* Problem to work on *
Give back an exact copy of the lines in the records below, from the line that has "logic [BUS_AW-1:0] sink_bus [N_SINK];" through the line that has "bus_ctl[k].src = SRC_AW'($urandom_range(0, 31));", and nothing besides.

* Supplied information *
- - -
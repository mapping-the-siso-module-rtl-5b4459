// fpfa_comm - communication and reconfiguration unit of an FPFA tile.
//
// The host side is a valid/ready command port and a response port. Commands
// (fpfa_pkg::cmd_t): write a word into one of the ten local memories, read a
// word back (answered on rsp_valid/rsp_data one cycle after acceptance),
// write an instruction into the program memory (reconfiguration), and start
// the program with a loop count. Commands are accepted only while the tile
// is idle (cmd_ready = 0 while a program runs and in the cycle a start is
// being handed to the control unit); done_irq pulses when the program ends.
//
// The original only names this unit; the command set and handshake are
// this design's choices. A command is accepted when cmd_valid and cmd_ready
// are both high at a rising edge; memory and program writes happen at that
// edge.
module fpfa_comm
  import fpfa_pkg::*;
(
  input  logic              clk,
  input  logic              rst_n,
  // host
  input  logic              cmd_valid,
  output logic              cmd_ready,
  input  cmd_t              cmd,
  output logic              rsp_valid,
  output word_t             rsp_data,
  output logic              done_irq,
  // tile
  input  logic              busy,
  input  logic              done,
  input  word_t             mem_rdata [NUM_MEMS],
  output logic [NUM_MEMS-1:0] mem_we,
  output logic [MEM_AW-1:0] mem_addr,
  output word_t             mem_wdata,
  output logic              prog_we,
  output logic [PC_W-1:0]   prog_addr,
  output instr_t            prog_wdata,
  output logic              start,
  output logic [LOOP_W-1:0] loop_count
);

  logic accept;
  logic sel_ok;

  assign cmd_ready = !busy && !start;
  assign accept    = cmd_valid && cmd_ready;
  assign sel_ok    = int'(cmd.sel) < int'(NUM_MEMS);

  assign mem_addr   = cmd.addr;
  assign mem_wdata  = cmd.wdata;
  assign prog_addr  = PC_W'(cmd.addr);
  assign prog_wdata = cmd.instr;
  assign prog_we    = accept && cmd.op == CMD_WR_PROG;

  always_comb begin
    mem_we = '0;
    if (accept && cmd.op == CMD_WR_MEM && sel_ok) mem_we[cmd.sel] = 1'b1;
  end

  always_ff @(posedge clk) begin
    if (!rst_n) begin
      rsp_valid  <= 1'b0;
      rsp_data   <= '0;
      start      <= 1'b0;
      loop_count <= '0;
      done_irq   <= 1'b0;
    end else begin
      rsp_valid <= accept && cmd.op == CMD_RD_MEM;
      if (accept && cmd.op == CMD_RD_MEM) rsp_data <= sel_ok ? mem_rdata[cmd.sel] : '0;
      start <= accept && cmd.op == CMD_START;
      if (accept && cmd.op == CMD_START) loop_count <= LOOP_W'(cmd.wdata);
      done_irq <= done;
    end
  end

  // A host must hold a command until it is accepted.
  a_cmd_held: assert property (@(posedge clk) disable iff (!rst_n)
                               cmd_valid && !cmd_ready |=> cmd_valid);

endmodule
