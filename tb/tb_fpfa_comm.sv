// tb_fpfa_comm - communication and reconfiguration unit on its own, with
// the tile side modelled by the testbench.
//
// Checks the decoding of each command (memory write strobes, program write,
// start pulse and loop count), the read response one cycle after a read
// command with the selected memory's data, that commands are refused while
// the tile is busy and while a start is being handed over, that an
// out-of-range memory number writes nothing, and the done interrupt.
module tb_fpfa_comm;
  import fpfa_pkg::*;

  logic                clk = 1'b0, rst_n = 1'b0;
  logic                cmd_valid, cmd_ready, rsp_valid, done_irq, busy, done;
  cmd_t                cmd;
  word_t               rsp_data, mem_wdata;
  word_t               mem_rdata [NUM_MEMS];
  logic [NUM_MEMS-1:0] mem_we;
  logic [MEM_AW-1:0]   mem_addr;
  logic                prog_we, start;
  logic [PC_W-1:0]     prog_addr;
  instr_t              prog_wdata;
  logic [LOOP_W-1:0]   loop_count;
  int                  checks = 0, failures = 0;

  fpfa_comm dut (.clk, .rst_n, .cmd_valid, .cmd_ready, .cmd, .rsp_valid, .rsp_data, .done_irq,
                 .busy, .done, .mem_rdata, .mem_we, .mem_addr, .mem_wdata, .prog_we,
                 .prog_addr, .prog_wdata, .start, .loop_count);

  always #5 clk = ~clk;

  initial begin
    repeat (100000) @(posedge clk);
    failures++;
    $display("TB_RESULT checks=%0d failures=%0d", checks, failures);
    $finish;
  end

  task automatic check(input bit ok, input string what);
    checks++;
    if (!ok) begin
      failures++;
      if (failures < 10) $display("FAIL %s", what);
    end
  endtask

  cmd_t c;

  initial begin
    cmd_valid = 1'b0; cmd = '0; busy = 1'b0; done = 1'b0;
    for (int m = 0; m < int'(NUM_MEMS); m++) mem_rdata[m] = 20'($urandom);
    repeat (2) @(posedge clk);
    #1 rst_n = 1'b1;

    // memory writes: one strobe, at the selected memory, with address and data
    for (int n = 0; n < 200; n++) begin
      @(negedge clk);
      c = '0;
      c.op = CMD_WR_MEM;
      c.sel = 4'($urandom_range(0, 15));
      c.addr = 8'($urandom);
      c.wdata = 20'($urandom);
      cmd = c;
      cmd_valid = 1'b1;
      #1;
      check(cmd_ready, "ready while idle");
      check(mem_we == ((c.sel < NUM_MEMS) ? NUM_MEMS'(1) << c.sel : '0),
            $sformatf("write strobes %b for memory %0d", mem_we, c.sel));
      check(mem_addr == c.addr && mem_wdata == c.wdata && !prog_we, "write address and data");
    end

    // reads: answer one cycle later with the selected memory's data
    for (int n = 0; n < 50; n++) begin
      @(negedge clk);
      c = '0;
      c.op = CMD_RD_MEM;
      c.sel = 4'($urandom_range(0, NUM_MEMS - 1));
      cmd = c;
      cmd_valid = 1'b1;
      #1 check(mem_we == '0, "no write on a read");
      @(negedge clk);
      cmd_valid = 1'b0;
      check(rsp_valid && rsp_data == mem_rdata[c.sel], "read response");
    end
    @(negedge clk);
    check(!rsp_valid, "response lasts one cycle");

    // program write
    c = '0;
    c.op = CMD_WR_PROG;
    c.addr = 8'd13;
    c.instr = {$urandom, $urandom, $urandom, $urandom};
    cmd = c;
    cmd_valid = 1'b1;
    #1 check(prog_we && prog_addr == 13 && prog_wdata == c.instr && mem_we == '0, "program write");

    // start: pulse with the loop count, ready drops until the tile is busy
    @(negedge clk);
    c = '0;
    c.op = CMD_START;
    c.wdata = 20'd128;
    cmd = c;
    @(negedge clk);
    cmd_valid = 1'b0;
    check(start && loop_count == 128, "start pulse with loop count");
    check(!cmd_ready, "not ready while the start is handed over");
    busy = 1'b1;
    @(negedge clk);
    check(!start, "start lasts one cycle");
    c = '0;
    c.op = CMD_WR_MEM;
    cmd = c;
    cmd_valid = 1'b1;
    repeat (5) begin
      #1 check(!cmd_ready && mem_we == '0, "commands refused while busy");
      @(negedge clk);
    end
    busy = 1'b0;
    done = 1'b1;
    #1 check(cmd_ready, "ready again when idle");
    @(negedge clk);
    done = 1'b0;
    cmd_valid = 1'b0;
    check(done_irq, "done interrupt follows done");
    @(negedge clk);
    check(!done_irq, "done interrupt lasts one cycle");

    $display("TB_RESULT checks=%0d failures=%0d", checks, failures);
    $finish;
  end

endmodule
- - -
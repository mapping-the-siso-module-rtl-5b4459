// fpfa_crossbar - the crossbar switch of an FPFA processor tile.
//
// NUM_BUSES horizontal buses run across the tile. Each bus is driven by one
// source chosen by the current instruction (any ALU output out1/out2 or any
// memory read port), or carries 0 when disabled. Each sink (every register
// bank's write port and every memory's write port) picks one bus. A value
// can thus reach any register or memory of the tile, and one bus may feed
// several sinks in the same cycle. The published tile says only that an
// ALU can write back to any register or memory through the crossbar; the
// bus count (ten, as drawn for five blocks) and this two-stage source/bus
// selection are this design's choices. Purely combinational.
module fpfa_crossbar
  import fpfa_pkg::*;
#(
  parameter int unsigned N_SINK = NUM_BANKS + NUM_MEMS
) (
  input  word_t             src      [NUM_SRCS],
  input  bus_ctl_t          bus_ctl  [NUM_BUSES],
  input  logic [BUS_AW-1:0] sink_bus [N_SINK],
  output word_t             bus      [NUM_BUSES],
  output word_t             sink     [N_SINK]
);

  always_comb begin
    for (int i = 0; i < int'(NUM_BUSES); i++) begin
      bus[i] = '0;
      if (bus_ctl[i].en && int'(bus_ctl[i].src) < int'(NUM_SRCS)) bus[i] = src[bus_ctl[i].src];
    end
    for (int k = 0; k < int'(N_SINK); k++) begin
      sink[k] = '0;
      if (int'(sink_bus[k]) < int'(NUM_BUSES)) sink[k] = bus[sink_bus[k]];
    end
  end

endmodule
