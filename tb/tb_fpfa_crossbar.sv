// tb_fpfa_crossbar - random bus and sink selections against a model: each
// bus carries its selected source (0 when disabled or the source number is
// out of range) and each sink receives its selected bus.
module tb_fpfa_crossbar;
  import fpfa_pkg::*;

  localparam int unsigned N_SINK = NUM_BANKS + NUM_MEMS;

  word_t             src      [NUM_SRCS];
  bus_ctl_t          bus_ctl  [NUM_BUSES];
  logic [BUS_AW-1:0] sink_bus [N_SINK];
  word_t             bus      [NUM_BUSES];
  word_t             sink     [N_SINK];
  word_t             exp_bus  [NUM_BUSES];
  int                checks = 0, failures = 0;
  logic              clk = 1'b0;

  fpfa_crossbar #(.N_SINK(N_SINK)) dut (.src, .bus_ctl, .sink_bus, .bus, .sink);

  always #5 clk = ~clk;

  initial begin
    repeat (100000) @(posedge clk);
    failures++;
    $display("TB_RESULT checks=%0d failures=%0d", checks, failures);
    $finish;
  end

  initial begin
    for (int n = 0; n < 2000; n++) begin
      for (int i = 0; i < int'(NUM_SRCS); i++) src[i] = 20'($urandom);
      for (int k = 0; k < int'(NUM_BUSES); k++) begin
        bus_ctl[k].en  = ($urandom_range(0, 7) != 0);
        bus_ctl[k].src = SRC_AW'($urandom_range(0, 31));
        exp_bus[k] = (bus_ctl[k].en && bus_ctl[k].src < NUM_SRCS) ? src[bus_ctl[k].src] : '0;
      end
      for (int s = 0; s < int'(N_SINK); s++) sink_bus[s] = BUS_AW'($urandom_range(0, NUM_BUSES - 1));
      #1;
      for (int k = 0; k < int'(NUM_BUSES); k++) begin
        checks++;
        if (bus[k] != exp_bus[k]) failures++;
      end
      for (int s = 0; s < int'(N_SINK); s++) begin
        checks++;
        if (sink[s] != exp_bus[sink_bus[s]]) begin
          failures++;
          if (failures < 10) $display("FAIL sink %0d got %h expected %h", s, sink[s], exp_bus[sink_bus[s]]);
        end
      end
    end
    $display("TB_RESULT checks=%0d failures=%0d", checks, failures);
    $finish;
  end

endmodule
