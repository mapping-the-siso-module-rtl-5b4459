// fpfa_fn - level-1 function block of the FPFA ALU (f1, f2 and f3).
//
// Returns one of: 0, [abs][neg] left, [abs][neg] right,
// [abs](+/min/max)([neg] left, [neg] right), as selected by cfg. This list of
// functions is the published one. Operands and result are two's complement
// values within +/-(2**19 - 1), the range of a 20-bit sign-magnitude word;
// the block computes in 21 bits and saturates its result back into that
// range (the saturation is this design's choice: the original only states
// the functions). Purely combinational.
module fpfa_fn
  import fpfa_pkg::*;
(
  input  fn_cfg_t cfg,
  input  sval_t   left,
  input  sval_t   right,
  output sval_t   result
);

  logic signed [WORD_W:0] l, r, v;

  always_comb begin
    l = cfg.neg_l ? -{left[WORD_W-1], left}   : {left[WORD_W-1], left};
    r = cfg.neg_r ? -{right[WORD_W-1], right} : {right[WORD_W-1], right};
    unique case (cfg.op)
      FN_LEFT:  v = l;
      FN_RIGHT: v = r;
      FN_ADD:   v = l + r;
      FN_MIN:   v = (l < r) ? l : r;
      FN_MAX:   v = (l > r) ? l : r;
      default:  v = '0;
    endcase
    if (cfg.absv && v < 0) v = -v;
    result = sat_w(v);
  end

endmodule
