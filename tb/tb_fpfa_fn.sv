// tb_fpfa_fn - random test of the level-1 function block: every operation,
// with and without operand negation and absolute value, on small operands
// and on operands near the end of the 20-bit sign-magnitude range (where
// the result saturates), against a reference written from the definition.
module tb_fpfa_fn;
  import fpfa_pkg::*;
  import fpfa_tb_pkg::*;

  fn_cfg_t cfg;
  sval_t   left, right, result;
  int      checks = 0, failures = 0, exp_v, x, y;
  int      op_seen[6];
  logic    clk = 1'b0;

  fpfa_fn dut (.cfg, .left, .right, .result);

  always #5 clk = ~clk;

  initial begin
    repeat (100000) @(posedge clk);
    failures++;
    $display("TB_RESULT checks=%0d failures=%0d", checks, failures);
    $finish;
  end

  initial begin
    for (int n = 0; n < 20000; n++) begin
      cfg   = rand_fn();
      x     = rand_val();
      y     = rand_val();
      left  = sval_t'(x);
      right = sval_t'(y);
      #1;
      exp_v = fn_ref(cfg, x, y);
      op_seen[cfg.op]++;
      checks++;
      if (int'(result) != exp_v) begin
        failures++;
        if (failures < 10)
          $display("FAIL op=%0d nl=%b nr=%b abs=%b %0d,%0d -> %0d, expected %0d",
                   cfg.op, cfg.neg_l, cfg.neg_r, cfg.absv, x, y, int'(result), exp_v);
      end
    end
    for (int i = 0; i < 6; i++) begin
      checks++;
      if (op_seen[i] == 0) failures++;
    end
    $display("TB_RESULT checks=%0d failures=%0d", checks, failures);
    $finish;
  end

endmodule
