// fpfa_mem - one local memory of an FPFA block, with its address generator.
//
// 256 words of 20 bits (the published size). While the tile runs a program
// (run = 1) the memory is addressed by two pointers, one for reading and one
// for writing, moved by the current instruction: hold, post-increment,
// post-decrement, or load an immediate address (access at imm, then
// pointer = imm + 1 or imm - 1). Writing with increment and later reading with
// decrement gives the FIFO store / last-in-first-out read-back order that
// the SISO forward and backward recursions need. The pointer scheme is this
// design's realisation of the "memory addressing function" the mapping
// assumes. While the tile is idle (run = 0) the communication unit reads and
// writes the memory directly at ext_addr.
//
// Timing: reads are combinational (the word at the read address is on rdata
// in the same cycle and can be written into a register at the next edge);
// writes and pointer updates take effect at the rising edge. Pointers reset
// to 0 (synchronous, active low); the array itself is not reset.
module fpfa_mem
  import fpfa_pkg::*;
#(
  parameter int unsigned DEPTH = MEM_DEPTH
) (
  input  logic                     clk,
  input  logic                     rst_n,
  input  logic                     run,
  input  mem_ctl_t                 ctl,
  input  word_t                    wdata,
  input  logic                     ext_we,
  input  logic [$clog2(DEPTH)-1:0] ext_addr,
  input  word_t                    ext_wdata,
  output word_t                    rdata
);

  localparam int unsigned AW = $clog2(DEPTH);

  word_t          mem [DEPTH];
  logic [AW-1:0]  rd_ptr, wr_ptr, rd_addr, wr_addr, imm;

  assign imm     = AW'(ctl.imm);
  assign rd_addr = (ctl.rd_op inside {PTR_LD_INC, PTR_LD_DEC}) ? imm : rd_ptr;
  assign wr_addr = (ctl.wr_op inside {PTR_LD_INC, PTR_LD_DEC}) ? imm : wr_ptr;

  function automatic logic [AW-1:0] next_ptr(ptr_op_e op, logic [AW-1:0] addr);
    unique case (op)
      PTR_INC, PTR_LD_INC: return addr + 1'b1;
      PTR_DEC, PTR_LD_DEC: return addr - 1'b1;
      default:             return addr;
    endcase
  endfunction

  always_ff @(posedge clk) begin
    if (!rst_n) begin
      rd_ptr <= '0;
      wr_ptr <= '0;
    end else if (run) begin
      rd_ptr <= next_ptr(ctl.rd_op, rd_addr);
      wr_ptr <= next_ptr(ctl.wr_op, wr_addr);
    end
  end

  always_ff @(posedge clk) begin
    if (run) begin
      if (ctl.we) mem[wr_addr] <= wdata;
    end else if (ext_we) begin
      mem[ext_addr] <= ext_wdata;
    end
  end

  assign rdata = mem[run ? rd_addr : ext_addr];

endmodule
- - -
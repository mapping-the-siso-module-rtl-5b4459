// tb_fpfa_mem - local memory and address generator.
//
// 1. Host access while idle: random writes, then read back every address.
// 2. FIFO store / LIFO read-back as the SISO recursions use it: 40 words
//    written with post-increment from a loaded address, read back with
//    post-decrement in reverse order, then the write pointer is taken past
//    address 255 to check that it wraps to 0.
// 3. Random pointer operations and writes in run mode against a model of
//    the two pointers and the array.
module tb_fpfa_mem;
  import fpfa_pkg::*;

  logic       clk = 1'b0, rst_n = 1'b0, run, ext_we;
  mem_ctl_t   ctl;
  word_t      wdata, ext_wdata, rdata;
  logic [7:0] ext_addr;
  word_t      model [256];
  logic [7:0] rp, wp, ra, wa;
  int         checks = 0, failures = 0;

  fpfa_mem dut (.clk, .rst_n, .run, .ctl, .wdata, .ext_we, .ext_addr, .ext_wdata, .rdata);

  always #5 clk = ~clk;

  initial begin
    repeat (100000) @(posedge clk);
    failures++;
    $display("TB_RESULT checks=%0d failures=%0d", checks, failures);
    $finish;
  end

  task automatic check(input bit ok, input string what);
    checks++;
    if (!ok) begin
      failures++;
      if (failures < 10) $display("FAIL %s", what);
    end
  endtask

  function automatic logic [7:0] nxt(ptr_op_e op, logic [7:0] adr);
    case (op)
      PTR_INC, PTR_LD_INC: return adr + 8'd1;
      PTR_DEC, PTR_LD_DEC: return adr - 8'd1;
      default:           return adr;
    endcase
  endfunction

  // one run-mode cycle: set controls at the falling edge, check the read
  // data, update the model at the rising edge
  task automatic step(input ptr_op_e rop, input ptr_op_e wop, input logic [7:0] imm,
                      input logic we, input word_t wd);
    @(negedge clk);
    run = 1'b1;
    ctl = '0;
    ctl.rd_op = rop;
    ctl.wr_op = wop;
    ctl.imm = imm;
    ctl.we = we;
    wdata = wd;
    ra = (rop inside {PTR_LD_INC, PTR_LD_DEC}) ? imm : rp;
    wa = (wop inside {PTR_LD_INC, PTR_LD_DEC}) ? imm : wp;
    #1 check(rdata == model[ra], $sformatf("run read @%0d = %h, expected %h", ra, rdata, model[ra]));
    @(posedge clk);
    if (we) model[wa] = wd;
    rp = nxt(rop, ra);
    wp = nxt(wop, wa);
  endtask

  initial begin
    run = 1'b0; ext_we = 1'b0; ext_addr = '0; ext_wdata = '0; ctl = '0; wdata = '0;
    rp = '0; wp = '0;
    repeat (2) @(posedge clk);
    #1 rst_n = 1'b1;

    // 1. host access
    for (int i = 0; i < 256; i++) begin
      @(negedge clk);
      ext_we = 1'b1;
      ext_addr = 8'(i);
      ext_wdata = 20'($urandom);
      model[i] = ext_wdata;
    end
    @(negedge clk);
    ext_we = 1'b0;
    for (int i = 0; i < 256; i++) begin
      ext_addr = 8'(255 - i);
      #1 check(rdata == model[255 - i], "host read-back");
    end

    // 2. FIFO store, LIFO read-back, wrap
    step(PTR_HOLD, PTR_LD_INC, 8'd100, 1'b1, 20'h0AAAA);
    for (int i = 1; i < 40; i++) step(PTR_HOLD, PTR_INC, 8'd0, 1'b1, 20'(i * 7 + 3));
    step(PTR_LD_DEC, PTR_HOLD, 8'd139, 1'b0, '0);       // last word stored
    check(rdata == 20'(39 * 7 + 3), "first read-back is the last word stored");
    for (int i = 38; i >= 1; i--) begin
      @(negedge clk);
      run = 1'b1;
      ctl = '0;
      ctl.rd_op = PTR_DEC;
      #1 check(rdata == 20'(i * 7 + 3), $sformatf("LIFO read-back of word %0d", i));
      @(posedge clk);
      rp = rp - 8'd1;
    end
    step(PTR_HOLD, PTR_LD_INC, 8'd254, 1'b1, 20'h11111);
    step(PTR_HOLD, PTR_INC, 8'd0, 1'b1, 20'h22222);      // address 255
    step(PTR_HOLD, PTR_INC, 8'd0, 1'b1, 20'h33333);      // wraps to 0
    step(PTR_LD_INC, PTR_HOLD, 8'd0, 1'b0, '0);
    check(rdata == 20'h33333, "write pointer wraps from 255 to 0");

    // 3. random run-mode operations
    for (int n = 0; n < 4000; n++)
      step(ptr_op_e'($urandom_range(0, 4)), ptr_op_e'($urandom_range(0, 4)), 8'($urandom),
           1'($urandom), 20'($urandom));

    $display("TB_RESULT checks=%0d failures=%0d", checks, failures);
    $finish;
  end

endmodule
- - -
* The answer *
  logic [BUS_AW-1:0] sink_bus [N_SINK];
  word_t             bus      [NUM_BUSES];
  word_t             sink     [N_SINK];
  word_t             exp_bus  [NUM_BUSES];
  int                checks = 0, failures = 0;
  logic              clk = 1'b0;

  fpfa_crossbar #(.N_SINK(N_SINK)) dut (.src, .bus_ctl, .sink_bus, .bus, .sink);

  always #5 clk = ~clk;

  initial begin
    repeat (100000) @(posedge clk);
    failures++;
    $display("TB_RESULT checks=%0d failures=%0d", checks, failures);
    $finish;
  end

  initial begin
    for (int n = 0; n < 2000; n++) begin
      for (int i = 0; i < int'(NUM_SRCS); i++) src[i] = 20'($urandom);
      for (int k = 0; k < int'(NUM_BUSES); k++) begin
        bus_ctl[k].en  = ($urandom_range(0, 7) != 0);
        bus_ctl[k].src = SRC_AW'($urandom_range(0, 31));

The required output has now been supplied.